If we want simply concatenate a few strings, we can use the “+” operator for it:
str1 = "Hello" + "World"
str2 = "Hello" + "World" + "!"
When you try to add a number or any other type to a string there, you might have an issue. The following code will give you an error:
str3 = "Current Close: " + close
11:52:37 AM | (Error at 11:8) Cannot call ‘operator +’ with argument ‘expr0’=’Current Close: ‘. An argument of ‘literal string’ type was used, but a ‘series float’ is expected |
To fix this, you have to use “str.tostring” function to transform all types to string first and only then concatenate. Something like this works fine:
str3 = "Current Close: " + str.tostring(close)

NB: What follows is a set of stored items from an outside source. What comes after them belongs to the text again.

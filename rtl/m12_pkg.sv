// m12_pkg: constants of the DS-1 to DS-2 (M12) pulse-stuffing frame and of the
// differential-PLL desynchronizer built around it.
//
// The M12 frame is 1176 DS-2 bits: 24 blocks, each one overhead bit (M, C or F)
// followed by 48 data bits that interleave the four DS-1 tributaries bit by bit.
// The 24 blocks form four subframes of six blocks. Subframe n carries the stuff
// opportunity of tributary n, in that tributary's first data slot after the last
// F bit of the subframe. The frame length, the block length, the four tributaries
// and the place of the stuff opportunity follow the document; the order of the
// overhead bits inside a subframe (M C F C C F) is the standard M12 order.
package m12_pkg;
  timeunit 1ns;
  timeprecision 1ps;

  localparam int unsigned FRAME_BITS     = 1176;  // 24 x (1 + 4 x 12)
  localparam int unsigned BLOCK_BITS     = 49;    // 1 overhead + 48 data
  localparam int unsigned BLOCKS         = 24;
  localparam int unsigned SUBFRAME_BLKS  = 6;
  localparam int unsigned TRIBUTARIES    = 4;
  localparam int unsigned STUFF_BLOCK    = 5;     // block after the last F bit of a subframe

  // Kind of DS-2 bit slot within the frame.
  typedef enum logic [1:0] {
    SLOT_OVERHEAD = 2'd0,
    SLOT_DATA     = 2'd1,
    SLOT_STUFF    = 2'd2   // the stuff opportunity of the selected tributary
  } slot_e;

  // Position inside the frame.
  typedef struct packed {
    logic [4:0] block;   // 0..23
    logic [5:0] bit_no;  // 0..48, 0 is the overhead bit
  } frame_pos_t;

endpackage
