// clk_div8: the divide-by-8 that follows the crystal multivibrator of the VCXO,
// turning its 12.352 MHz (8 x DS-1) output into the recovered DS-1 clock fo.
//
// A 3-bit counter advances on every rising edge of clk_in; fo is its most
// significant bit, so fo is a square wave at clk_in/8 with 50% duty cycle and
// changes right after the 4th and
// 8th edge of each cycle. The divide ratio is the document's; the counter
// form and the asynchronous reset are this design's.
module clk_div8 (
  input  logic clk_in,
  input  logic rst_n,
  output logic fo
);
  timeunit 1ns;
  timeprecision 1ps;


  logic [2:0] cnt;

  always_ff @(posedge clk_in or negedge rst_n) begin
    if (!rst_n) cnt <= '0;
    else        cnt <= cnt + 3'd1;
  end

  assign fo = cnt[2];

endmodule
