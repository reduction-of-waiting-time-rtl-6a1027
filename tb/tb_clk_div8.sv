// tb_clk_div8: the divider's output must change on every 4th input edge after
// reset (rising on the 4th, falling on the 8th, and so on), which gives a 50%
// square wave at 1/8 of the input frequency.
module tb_clk_div8;
  timeunit 1ns;
  timeprecision 1ps;

  logic clk_in = 1'b0, rst_n = 1'b0, fo;

  clk_div8 dut (.*);

  int checks = 0, failures = 0;
  always #40 clk_in = !clk_in;

  initial begin
    #1_000_000;
    $display("FAIL: watchdog");
    failures++;
    $display("TB_RESULT checks=%0d failures=%0d", checks, failures);
    $finish;
  end

  int edges = 0;
  initial begin
    @(negedge clk_in);
    rst_n = 1'b1;
    for (int i = 0; i < 1000; i++) begin
      @(posedge clk_in);
      edges++;
      #1;
      checks++;
      if (fo != ((edges / 4) % 2 == 1)) begin
        failures++;
        $display("FAIL: after %0d edges fo=%b", edges, fo);
      end
    end
    $display("TB_RESULT checks=%0d failures=%0d", checks, failures);
    $finish;
  end

endmodule
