// dpll_phase_detector: the digital part of the differential PLL's phase detector.
//
// Two 3-bit up-counters count the two PD inputs: the stuff pulses A, and the
// rising edges of the difference-frequency square wave B from the mixer. A 3-bit
// subtractor forms S = count(B) - count(A) modulo 8, read as a two's complement
// number -4..+3 with S3 the sign bit; S = S1 + 2*S2 - 4*S3. One pulse more on one
// input moves S by one step of 2*pi, so the detector is linear over about +/-4*pi
// of phase error and then wraps, which is what lets it pull in from larger
// frequency errors than a +/-2*pi phase/frequency detector.
//
// Interface and timing. Everything runs on clk (the DS-2 clock in the top level).
// a_pulse is a one-cycle strobe in the clk domain. b_in is asynchronous; it passes
// two synchroniser flip-flops and an edge detector, so a B edge reaches the
// counter 3 clk cycles later. The state s is registered.
//
// From the document: two 3-bit up-counters, a subtractor, the 8-state table
// S = S1 + 2*S2 - 4*S3. This design's own choices: the counters are clocked
// synchronously from clk with enables (the board counted the pulses directly),
// and the order of subtraction, count(B) - count(A), chosen so that a recovered
// clock that runs slow (B too fast) raises the PD voltage and speeds up the VCXO.
module dpll_phase_detector (
  input  logic       clk,
  input  logic       rst_n,
  input  logic       a_pulse,   // stuff pulse strobe
  input  logic       b_in,      // difference-frequency signal from the mixer
  output logic [2:0] s,         // {S3, S2, S1}
  output logic [2:0] cnt_a,
  output logic [2:0] cnt_b,
  output logic       b_tick     // B edge seen by the counter
);
  timeunit 1ns;
  timeprecision 1ps;


  logic [2:0] b_sync;

  always_ff @(posedge clk or negedge rst_n) begin
    if (!rst_n) b_sync <= '0;
    else        b_sync <= {b_sync[1:0], b_in};
  end
  assign b_tick = b_sync[1] && !b_sync[2];

  always_ff @(posedge clk or negedge rst_n) begin
    if (!rst_n) begin
      cnt_a <= '0;
      cnt_b <= '0;
    end else begin
      if (a_pulse) cnt_a <= cnt_a + 3'd1;
      if (b_tick)  cnt_b <= cnt_b + 3'd1;
    end
  end

  assign s = cnt_b - cnt_a;

endmodule
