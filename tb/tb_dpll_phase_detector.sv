// tb_dpll_phase_detector: self-checking test of the counter-and-subtractor phase
// detector. Random stuff pulses A and random edges on the asynchronous input B are
// applied; a model counts both and expects S = (count(B) - count(A)) mod 8, with
// the B edge taking effect 3 clocks after it is applied. The test also checks the
// S1/S2/S3 weighting of the state table (S = S1 + 2*S2 - 4*S3 spans -4..+3) and
// that one extra pulse on either input moves S by one step.
module tb_dpll_phase_detector;
  timeunit 1ns;
  timeprecision 1ps;

  logic clk = 1'b0, rst_n = 1'b0, a_pulse = 1'b0, b_in = 1'b0;
  logic [2:0] s, cnt_a, cnt_b;
  logic b_tick;

  dpll_phase_detector dut (.*);

  int checks = 0, failures = 0;
  task automatic check(input bit ok, input string what);
    checks++;
    if (!ok) begin
      failures++;
      if (failures < 10) $display("FAIL at %t: %s", $realtime, what);
    end
  endtask

  always #79 clk = !clk;

  initial begin
    #10_000_000;
    $display("FAIL: watchdog");
    failures++;
    $display("TB_RESULT checks=%0d failures=%0d", checks, failures);
    $finish;
  end

  int na = 0, nb = 0;
  int b_pipe [3] = '{0, 0, 0};
  int signed s_val;
  bit [7:0] states_seen = '0;

  initial begin
    repeat (3) @(posedge clk);
    rst_n = 1'b1;
    for (int i = 0; i < 20000; i++) begin
      @(negedge clk);
      // Drive: A strobes now, B toggles (held at least 2 clocks per level).
      a_pulse = ($urandom_range(0, 9) == 0);
      if ($urandom_range(0, 4) == 0 && b_pipe[0] == b_pipe[1]) b_in = !b_in;
      @(posedge clk);
      #1;
      if (a_pulse) na++;
      // Model of the 2-stage synchroniser and edge detector.
      if (b_pipe[1] == 1 && b_pipe[2] == 0) nb++;
      b_pipe[2] = b_pipe[1];
      b_pipe[1] = b_pipe[0];
      b_pipe[0] = b_in;
      check(s == 3'(nb - na), "S equals count(B) - count(A) mod 8");
      s_val = int'(s[0]) + 2 * int'(s[1]) - 4 * int'(s[2]);
      check(s_val == ((nb - na) % 8 + 8 + 4) % 8 - 4, "S table weighting");
      states_seen[s] = 1'b1;
    end
    check(states_seen == 8'hFF, "all eight states reached");
    $display("A=%0d B=%0d", na, nb);
    $display("TB_RESULT checks=%0d failures=%0d", checks, failures);
    $finish;
  end

endmodule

If you want to concatenate multiple strings together at the same time with the same separator in Pine Script, you can take a look at array.join function. You have to pass to it arrays of strings or any other types and separators you want to use. It will join all the elements and will output you one string with all the elements:
a = array.from(1, 2, 3, 4, 5)
if barstate.islast
label.new(bar_index, close, array.join(a, "-"))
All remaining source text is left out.